Task directions:
Please reproduce each of the following entries exactly.
___ Data for analysis ___
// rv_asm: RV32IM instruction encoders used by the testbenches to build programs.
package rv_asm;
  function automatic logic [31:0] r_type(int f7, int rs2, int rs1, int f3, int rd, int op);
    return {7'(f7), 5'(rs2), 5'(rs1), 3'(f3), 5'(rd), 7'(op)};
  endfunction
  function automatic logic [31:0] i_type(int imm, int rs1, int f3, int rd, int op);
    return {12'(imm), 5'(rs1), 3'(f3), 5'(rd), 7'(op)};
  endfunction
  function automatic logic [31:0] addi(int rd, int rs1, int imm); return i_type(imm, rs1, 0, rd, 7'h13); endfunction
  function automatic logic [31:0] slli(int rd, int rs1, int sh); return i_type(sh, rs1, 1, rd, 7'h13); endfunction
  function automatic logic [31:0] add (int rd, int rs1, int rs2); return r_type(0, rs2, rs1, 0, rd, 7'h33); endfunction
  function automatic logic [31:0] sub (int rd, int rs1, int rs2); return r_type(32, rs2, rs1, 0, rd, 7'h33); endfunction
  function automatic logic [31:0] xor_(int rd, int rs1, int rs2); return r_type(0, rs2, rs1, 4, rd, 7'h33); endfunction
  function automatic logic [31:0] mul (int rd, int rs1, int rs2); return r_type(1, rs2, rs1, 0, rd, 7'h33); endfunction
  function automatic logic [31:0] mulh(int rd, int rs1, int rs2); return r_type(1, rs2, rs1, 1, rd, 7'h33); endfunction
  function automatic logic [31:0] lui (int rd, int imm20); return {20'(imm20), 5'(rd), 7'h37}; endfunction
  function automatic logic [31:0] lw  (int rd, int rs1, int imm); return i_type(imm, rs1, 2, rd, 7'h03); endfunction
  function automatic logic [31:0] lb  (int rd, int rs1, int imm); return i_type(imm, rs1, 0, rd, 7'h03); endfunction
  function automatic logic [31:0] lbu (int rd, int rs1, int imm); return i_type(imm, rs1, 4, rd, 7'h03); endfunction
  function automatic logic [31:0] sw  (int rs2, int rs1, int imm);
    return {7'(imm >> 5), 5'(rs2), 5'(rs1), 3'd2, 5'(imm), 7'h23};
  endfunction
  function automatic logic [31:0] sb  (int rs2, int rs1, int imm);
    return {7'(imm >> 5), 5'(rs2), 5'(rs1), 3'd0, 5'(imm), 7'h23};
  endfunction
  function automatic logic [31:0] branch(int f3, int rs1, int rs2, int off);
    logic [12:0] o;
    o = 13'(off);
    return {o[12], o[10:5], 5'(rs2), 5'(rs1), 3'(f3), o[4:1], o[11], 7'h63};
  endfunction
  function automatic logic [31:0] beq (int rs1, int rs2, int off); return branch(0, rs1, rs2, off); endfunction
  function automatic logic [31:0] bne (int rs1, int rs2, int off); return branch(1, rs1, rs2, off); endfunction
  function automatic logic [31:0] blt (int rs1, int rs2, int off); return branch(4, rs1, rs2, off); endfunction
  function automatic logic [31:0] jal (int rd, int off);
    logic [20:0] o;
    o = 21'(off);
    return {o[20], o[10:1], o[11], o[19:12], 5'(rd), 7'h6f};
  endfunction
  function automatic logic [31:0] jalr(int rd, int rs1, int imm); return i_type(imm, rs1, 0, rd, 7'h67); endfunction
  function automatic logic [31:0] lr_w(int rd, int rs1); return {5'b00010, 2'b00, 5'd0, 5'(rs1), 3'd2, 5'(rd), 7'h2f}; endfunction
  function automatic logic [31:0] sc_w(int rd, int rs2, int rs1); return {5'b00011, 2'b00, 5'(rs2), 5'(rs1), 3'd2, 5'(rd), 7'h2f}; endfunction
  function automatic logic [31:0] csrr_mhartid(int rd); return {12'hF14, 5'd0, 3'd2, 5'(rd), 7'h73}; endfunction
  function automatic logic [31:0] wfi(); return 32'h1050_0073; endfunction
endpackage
___
Solution to this problem:
// rv_asm: RV32IM instruction encoders used by the testbenches to build programs.
package rv_asm;
  function automatic logic [31:0] r_type(int f7, int rs2, int rs1, int f3, int rd, int op);
    return {7'(f7), 5'(rs2), 5'(rs1), 3'(f3), 5'(rd), 7'(op)};
  endfunction
  function automatic logic [31:0] i_type(int imm, int rs1, int f3, int rd, int op);
    return {12'(imm), 5'(rs1), 3'(f3), 5'(rd), 7'(op)};
  endfunction
  function automatic logic [31:0] addi(int rd, int rs1, int imm); return i_type(imm, rs1, 0, rd, 7'h13); endfunction
  function automatic logic [31:0] slli(int rd, int rs1, int sh); return i_type(sh, rs1, 1, rd, 7'h13); endfunction
  function automatic logic [31:0] add (int rd, int rs1, int rs2); return r_type(0, rs2, rs1, 0, rd, 7'h33); endfunction
  function automatic logic [31:0] sub (int rd, int rs1, int rs2); return r_type(32, rs2, rs1, 0, rd, 7'h33); endfunction
  function automatic logic [31:0] xor_(int rd, int rs1, int rs2); return r_type(0, rs2, rs1, 4, rd, 7'h33); endfunction
  function automatic logic [31:0] mul (int rd, int rs1, int rs2); return r_type(1, rs2, rs1, 0, rd, 7'h33); endfunction
  function automatic logic [31:0] mulh(int rd, int rs1, int rs2); return r_type(1, rs2, rs1, 1, rd, 7'h33); endfunction
  function automatic logic [31:0] lui (int rd, int imm20); return {20'(imm20), 5'(rd), 7'h37}; endfunction
  function automatic logic [31:0] lw  (int rd, int rs1, int imm); return i_type(imm, rs1, 2, rd, 7'h03); endfunction
  function automatic logic [31:0] lb  (int rd, int rs1, int imm); return i_type(imm, rs1, 0, rd, 7'h03); endfunction
  function automatic logic [31:0] lbu (int rd, int rs1, int imm); return i_type(imm, rs1, 4, rd, 7'h03); endfunction
  function automatic logic [31:0] sw  (int rs2, int rs1, int imm);
    return {7'(imm >> 5), 5'(rs2), 5'(rs1), 3'd2, 5'(imm), 7'h23};
  endfunction
  function automatic logic [31:0] sb  (int rs2, int rs1, int imm);
    return {7'(imm >> 5), 5'(rs2), 5'(rs1), 3'd0, 5'(imm), 7'h23};
  endfunction
  function automatic logic [31:0] branch(int f3, int rs1, int rs2, int off);
    logic [12:0] o;
    o = 13'(off);
    return {o[12], o[10:5], 5'(rs2), 5'(rs1), 3'(f3), o[4:1], o[11], 7'h63};
  endfunction
  function automatic logic [31:0] beq (int rs1, int rs2, int off); return branch(0, rs1, rs2, off); endfunction
  function automatic logic [31:0] bne (int rs1, int rs2, int off); return branch(1, rs1, rs2, off); endfunction
  function automatic logic [31:0] blt (int rs1, int rs2, int off); return branch(4, rs1, rs2, off); endfunction
  function automatic logic [31:0] jal (int rd, int off);
    logic [20:0] o;
    o = 21'(off);
    return {o[20], o[10:1], o[11], o[19:12], 5'(rd), 7'h6f};
  endfunction
  function automatic logic [31:0] jalr(int rd, int rs1, int imm); return i_type(imm, rs1, 0, rd, 7'h67); endfunction
  function automatic logic [31:0] lr_w(int rd, int rs1); return {5'b00010, 2'b00, 5'd0, 5'(rs1), 3'd2, 5'(rd), 7'h2f}; endfunction
  function automatic logic [31:0] sc_w(int rd, int rs2, int rs1); return {5'b00011, 2'b00, 5'(rs2), 5'(rs1), 3'd2, 5'(rd), 7'h2f}; endfunction
  function automatic logic [31:0] csrr_mhartid(int rd); return {12'hF14, 5'd0, 3'd2, 5'(rd), 7'h73}; endfunction
  function automatic logic [31:0] wfi(); return 32'h1050_0073; endfunction
endpackage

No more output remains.